5C’est sans doute là que s’ouvre la tranche de vie la plus densément et la plus finement écrite de l’ouvrage : celle qui voit Marguerite Thibert se transformer en fonctionnaire internationale, et non des moindres. Bientôt nommée responsable de la division du BIT qui s’occupe du travail des femmes (et dans une moindre mesure des enfants), elle met à profit ses compétences et ses connaissances interpersonnelles pour nourrir son expertise et la mettre au service du changement social poursuivi par l’organisation, entraînée par son charismatique directeur Albert Thomas. Quiconque s’intéresse aux modes de fonctionnement de cette organisation durant sa première période de vie devra avoir lu l’ouvrage de F. Thébaud.
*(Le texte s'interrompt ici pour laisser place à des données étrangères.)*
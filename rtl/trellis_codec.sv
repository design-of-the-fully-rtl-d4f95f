// trellis_codec: the complete trellis encoder-decoder, an RSC encoder (K = 3, r = 1/2) whose
// serial output is carried over a channel to the matching trellis decoder.
//
// Message bits enter on a valid/ready handshake and are encoded by rsc_encoder; output_mux
// sends each coded pair as two channel bits, systematic first. The channel is modelled by the
// chan_flip input, which inverts the channel bit of the cycle it is high in, so the effect of
// channel errors can be studied. trellis_decoder re-pairs the bits, runs the trellis search
// and returns the message bits. The encoder and decoder and their connection follow the design
// description; the channel-error input and the observation ports are this design's choice.
//
// Timing: one message bit per two clock cycles (the serial channel carries two bits per
// message bit). A message bit accepted in cycle t is sent on the channel in cycles t+2 and t+3
// and, once DEPTH-1 further message bits have followed it, leaves the decoder one cycle after
// the parity bit of the symbol that completes the window. rst_n is active low and synchronous.
module trellis_codec
  import trellis_pkg::*;
#(
  parameter logic [K-1:0] G1_FF   = G1_FF_DEFAULT,
  parameter logic [K-1:0] G2_FB   = G2_FB_DEFAULT,
  parameter int unsigned  DEPTH   = 15,
  parameter int unsigned  PM_W    = 6,
  parameter int unsigned  PM_INIT = 16
) (
  input  logic            clk,
  input  logic            rst_n,
  // message in
  input  logic            msg_valid,
  output logic            msg_ready,
  input  logic            msg_bit,
  // channel
  input  logic            chan_flip,   // invert the channel bit of this cycle
  output logic            chan_valid,
  output logic            chan_first,  // systematic bit of a pair
  output logic            chan_bit,    // bit as received by the decoder
  output state_t          enc_state,
  // decoded message out
  output logic            dec_valid,
  output logic            dec_bit,
  output state_t          dec_state,
  output logic [PM_W-1:0] dec_growth
);

  logic pair_valid, pair_ready, pair_sys, pair_par;
  logic tx_valid, tx_first, tx_bit;

  rsc_encoder #(.G1_FF(G1_FF), .G2_FB(G2_FB)) u_enc (
    .clk       (clk),
    .rst_n     (rst_n),
    .in_valid  (msg_valid),
    .in_ready  (msg_ready),
    .in_bit    (msg_bit),
    .out_valid (pair_valid),
    .out_ready (pair_ready),
    .out_sys   (pair_sys),
    .out_par   (pair_par),
    .state     (enc_state)
  );

  output_mux u_mux (
    .clk        (clk),
    .rst_n      (rst_n),
    .pair_valid (pair_valid),
    .pair_ready (pair_ready),
    .pair_sys   (pair_sys),
    .pair_par   (pair_par),
    .ser_valid  (tx_valid),
    .ser_first  (tx_first),
    .ser_bit    (tx_bit)
  );

  assign chan_valid = tx_valid;
  assign chan_first = tx_first;
  assign chan_bit   = tx_bit ^ (chan_flip & tx_valid);

  trellis_decoder #(
    .G1_FF(G1_FF), .G2_FB(G2_FB), .DEPTH(DEPTH), .PM_W(PM_W), .PM_INIT(PM_INIT)
  ) u_dec (
    .clk         (clk),
    .rst_n       (rst_n),
    .ser_valid   (chan_valid),
    .ser_first   (chan_first),
    .ser_bit     (chan_bit),
    .out_valid   (dec_valid),
    .out_bit     (dec_bit),
    .best_state  (dec_state),
    .best_growth (dec_growth)
  );

endmodule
L’entrée par un individu s’avère ici fructueuse pour comprendre ce qui fait le quotidien de ces « machins » et de leurs personnels, et parmi ceux-ci les femmes qui viennent comme Marguerite y construire et y cultiver leur expertise en s’emparant des techniques complexes du travail scientifique d’enquête. Ici ce sont tout particulièrement les réseaux internationaux féminins et féministes qui sont investis par elle comme autant de leviers et d’accélérateurs pour sa carrière, tant elle y puise de sources et de ressources d’informations, de soutien, de conseils. Et ce même si ceux-ci s’avèrent et demeurent profondément divisés sur la question du travail des femmes. La « position médiane » de Marguerite Thibert sur cette question (p. 156), qui s’accorde particulièrement bien aux choix de son organisation de rattachement, postule la nécessité de reconnaître la spécificité identitaire des travailleuses (notamment la question de la maternité), débouchant sur des finalités protectionnelles, tout en apportant des progrès sur le terrain de l’égalité (des salaires, des statuts). C’est cette position qu’elle défendra durant toute sa carrière et dans tous ses mandats, aux quatre coins du globe.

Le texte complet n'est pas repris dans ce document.